### EXERCISE:
Would you reproduce the entries that follow exactly as they appear?

### PROVIDED DATA:
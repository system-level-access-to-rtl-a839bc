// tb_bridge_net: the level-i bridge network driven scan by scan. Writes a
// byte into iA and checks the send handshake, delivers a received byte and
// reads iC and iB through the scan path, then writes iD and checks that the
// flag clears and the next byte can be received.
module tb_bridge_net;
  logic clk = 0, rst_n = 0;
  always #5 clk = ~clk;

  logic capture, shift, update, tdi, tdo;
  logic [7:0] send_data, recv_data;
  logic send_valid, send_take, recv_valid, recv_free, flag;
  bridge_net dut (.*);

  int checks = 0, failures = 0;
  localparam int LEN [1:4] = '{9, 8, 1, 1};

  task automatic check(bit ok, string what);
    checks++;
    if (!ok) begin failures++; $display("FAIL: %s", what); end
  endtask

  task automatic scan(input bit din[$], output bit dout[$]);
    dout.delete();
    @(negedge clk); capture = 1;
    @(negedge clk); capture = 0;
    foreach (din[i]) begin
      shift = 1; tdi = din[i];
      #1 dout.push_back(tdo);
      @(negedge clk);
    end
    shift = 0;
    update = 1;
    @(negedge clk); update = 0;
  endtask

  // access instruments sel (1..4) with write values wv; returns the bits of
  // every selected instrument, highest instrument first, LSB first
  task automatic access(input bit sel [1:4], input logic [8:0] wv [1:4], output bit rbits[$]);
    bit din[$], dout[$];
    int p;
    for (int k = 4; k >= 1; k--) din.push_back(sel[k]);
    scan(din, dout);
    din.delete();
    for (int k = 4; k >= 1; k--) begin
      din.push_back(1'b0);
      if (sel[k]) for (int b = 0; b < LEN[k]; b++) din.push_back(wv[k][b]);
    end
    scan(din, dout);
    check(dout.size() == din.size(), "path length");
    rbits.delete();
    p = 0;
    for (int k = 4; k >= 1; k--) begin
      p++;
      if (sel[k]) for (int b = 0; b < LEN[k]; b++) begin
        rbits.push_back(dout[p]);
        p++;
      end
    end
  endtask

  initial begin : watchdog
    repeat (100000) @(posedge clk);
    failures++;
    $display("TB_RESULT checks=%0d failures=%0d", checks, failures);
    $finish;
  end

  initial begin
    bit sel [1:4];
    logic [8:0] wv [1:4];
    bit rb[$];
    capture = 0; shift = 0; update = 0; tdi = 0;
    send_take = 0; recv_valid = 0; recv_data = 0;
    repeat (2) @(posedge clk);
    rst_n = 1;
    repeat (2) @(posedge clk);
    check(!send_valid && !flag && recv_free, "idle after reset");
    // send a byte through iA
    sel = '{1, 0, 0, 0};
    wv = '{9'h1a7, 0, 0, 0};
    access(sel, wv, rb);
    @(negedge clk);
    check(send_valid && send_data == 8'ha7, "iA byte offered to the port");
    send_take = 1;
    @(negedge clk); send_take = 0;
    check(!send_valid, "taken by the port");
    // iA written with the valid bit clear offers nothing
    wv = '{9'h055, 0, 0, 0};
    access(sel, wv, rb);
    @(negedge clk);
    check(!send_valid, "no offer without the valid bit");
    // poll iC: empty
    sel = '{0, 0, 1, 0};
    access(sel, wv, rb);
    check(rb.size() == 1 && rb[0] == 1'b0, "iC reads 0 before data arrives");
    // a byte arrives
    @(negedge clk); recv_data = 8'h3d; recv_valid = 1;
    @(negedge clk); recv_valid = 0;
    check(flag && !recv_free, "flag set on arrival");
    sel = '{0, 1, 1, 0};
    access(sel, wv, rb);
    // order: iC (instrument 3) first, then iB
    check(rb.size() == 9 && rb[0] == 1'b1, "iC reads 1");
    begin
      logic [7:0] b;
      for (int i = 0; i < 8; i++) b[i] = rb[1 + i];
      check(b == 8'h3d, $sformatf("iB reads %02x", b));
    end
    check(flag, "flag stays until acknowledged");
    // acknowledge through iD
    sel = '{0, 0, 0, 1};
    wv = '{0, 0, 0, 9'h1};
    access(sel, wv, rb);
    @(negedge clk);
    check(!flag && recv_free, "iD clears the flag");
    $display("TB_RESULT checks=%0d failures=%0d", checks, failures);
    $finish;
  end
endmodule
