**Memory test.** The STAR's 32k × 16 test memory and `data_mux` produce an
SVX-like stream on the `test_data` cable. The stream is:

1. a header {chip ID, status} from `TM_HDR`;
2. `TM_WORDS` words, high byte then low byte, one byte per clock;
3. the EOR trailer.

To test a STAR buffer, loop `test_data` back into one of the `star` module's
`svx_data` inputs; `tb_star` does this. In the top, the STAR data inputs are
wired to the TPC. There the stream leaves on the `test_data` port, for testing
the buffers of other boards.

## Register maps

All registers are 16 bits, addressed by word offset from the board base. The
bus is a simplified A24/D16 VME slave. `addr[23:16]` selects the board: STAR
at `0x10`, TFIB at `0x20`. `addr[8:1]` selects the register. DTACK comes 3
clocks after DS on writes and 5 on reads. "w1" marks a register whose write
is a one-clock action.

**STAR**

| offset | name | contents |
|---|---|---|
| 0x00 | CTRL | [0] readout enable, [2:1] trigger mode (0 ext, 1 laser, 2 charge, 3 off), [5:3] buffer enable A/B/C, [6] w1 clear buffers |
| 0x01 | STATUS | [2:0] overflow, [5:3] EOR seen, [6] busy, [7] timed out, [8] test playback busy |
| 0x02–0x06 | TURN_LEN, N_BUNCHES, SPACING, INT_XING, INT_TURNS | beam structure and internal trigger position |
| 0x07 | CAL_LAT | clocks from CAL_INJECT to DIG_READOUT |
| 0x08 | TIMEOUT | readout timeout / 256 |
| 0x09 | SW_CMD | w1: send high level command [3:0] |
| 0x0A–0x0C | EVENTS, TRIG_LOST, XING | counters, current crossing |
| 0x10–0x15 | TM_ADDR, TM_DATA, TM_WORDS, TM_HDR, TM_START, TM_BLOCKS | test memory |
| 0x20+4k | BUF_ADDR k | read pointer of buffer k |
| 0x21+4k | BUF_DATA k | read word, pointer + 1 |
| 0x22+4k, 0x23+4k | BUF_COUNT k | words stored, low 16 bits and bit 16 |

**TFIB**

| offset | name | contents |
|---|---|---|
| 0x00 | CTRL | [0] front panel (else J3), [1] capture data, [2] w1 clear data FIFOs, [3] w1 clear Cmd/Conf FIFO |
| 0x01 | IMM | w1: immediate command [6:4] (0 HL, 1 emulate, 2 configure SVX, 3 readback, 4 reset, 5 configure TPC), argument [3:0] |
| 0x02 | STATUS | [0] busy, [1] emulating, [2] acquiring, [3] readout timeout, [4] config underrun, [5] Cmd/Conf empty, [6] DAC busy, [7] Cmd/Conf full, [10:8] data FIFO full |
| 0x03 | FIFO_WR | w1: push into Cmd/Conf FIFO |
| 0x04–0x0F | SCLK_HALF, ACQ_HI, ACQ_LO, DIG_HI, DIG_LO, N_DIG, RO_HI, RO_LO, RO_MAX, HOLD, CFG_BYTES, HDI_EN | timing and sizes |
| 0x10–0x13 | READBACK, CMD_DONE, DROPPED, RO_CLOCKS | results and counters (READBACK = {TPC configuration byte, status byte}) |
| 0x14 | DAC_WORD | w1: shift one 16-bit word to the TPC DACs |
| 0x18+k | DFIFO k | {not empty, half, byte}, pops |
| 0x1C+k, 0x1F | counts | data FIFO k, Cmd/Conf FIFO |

### COMPLETED TASK:
repository system-level-access-to-rtl-a839bc
// tb_bridge_net: the level-i bridge network driven scan by scan. Writes a
// byte into iA and checks the send handshake, delivers a received byte and
// reads iC and iB through the scan path, then writes iD and checks that the
// flag clears and the next byte can be received.
module tb_bridge_net;
  logic clk = 0, rst_n = 0;
  always #5 clk = ~clk;

  logic capture, shift, update, tdi, tdo;
  logic [7:0] send_data, recv_data;
  logic send_valid, send_take, recv_valid, recv_free, flag;
  bridge_net dut (.*);

  int checks = 0, failures = 0;
  localparam int LEN [1:4] = '{9, 8, 1, 1};

  task automatic check(bit ok, string what);
    checks++;
    if (!ok) begin failures++; $display("FAIL: %s", what); end
  endtask

  task automatic scan(input bit din[$], output bit dout[$]);
    dout.delete();
    @(negedge clk); capture = 1;
    @(negedge clk); capture = 0;
    foreach (din[i]) begin
      shift = 1; tdi = din[i];
      #1 dout.push_back(tdo);
      @(negedge clk);
    end
    shift = 0;
    update = 1;
    @(negedge clk); update = 0;
  endtask

  // access instruments sel (1..4) with write values wv; returns the bits of
  // every selected instrument, highest instrument first, LSB first
  task automatic access(input bit sel [1:4], input logic [8:0] wv [1:4], output bit rbits[$]);
    bit din[$], dout[$];
    int p;
    for (int k = 4; k >= 1; k--) din.push_back(sel[k]);
    scan(din, dout);
    din.delete();
    for (int k = 4; k >= 1; k--) begin
      din.push_back(1'b0);
      if (sel[k]) for (int b = 0; b < LEN[k]; b++) din.push_back(wv[k][b]);
    end
    scan(din, dout);
    check(dout.size() == din.size(), "path length");
    rbits.delete();
    p = 0;
    for (int k = 4; k >= 1; k--) begin
      p++;
      if (sel[k]) for (int b = 0; b < LEN[k]; b++) begin
        rbits.push_back(dout[p]);
        p++;
      end
    end
  endtask

  initial begin : watchdog
    repeat (100000) @(posedge clk);
    failures++;
    $display("TB_RESULT checks=%0d failures=%0d", checks, failures);
    $finish;
  end

  initial begin
    bit sel [1:4];
    logic [8:0] wv [1:4];
    bit rb[$];
    capture = 0; shift = 0; update = 0; tdi = 0;
    send_take = 0; recv_valid = 0; recv_data = 0;
    repeat (2) @(posedge clk);
    rst_n = 1;
    repeat (2) @(posedge clk);
    check(!send_valid && !flag && recv_free, "idle after reset");
    // send a byte through iA
    sel = '{1, 0, 0, 0};
    wv = '{9'h1a7, 0, 0, 0};
    access(sel, wv, rb);
    @(negedge clk);
    check(send_valid && send_data == 8'ha7, "iA byte offered to the port");
    send_take = 1;
    @(negedge clk); send_take = 0;
    check(!send_valid, "taken by the port");
    // iA written with the valid bit clear offers nothing
    wv = '{9'h055, 0, 0, 0};
    access(sel, wv, rb);
    @(negedge clk);
    check(!send_valid, "no offer without the valid bit");
    // poll iC: empty
    sel = '{0, 0, 1, 0};
    access(sel, wv, rb);
    check(rb.size() == 1 && rb[0] == 1'b0, "iC reads 0 before data arrives");
    // a byte arrives
    @(negedge clk); recv_data = 8'h3d; recv_valid = 1;
    @(negedge clk); recv_valid = 0;
    check(flag && !recv_free, "flag set on arrival");
    sel = '{0, 1, 1, 0};
    access(sel, wv, rb);
    // order: iC (instrument 3) first, then iB
    check(rb.size() == 9 && rb[0] == 1'b1, "iC reads 1");
    begin
      logic [7:0] b;
      for (int i = 0; i < 8; i++) b[i] = rb[1 + i];
      check(b == 8'h3d, $sformatf("iB reads %02x", b));
    end
    check(flag, "flag stays until acknowledged");
    // acknowledge through iD
    sel = '{0, 0, 0, 1};
    wv = '{0, 0, 0, 9'h1};
    access(sel, wv, rb);
    @(negedge clk);
    check(!flag && recv_free, "iD clears the flag");
    $display("TB_RESULT checks=%0d failures=%0d", checks, failures);
    $finish;
  end
endmodule
**Memory test.** The STAR's 32k × 16 test memory and `data_mux` produce an
SVX-like stream on the `test_data` cable. The stream is:

1. a header {chip ID, status} from `TM_HDR`;
2. `TM_WORDS` words, high byte then low byte, one byte per clock;
3. the EOR trailer.

To test a STAR buffer, loop `test_data` back into one of the `star` module's
`svx_data` inputs; `tb_star` does this. In the top, the STAR data inputs are
wired to the TPC. There the stream leaves on the `test_data` port, for testing
the buffers of other boards.

## Register maps

All registers are 16 bits, addressed by word offset from the board base. The
bus is a simplified A24/D16 VME slave. `addr[23:16]` selects the board: STAR
at `0x10`, TFIB at `0x20`. `addr[8:1]` selects the register. DTACK comes 3
clocks after DS on writes and 5 on reads. "w1" marks a register whose write
is a one-clock action.

**STAR**

| offset | name | contents |
|---|---|---|
| 0x00 | CTRL | [0] readout enable, [2:1] trigger mode (0 ext, 1 laser, 2 charge, 3 off), [5:3] buffer enable A/B/C, [6] w1 clear buffers |
| 0x01 | STATUS | [2:0] overflow, [5:3] EOR seen, [6] busy, [7] timed out, [8] test playback busy |
| 0x02–0x06 | TURN_LEN, N_BUNCHES, SPACING, INT_XING, INT_TURNS | beam structure and internal trigger position |
| 0x07 | CAL_LAT | clocks from CAL_INJECT to DIG_READOUT |
| 0x08 | TIMEOUT | readout timeout / 256 |
| 0x09 | SW_CMD | w1: send high level command [3:0] |
| 0x0A–0x0C | EVENTS, TRIG_LOST, XING | counters, current crossing |
| 0x10–0x15 | TM_ADDR, TM_DATA, TM_WORDS, TM_HDR, TM_START, TM_BLOCKS | test memory |
| 0x20+4k | BUF_ADDR k | read pointer of buffer k |
| 0x21+4k | BUF_DATA k | read word, pointer + 1 |
| 0x22+4k, 0x23+4k | BUF_COUNT k | words stored, low 16 bits and bit 16 |

**TFIB**

| offset | name | contents |
|---|---|---|
| 0x00 | CTRL | [0] front panel (else J3), [1] capture data, [2] w1 clear data FIFOs, [3] w1 clear Cmd/Conf FIFO |
| 0x01 | IMM | w1: immediate command [6:4] (0 HL, 1 emulate, 2 configure SVX, 3 readback, 4 reset, 5 configure TPC), argument [3:0] |
| 0x02 | STATUS | [0] busy, [1] emulating, [2] acquiring, [3] readout timeout, [4] config underrun, [5] Cmd/Conf empty, [6] DAC busy, [7] Cmd/Conf full, [10:8] data FIFO full |
| 0x03 | FIFO_WR | w1: push into Cmd/Conf FIFO |
| 0x04–0x0F | SCLK_HALF, ACQ_HI, ACQ_LO, DIG_HI, DIG_LO, N_DIG, RO_HI, RO_LO, RO_MAX, HOLD, CFG_BYTES, HDI_EN | timing and sizes |
| 0x10–0x13 | READBACK, CMD_DONE, DROPPED, RO_CLOCKS | results and counters (READBACK = {TPC configuration byte, status byte}) |
| 0x14 | DAC_WORD | w1: shift one 16-bit word to the TPC DACs |
| 0x18+k | DFIFO k | {not empty, half, byte}, pops |
| 0x1C+k, 0x1F | counts | data FIFO k, Cmd/Conf FIFO |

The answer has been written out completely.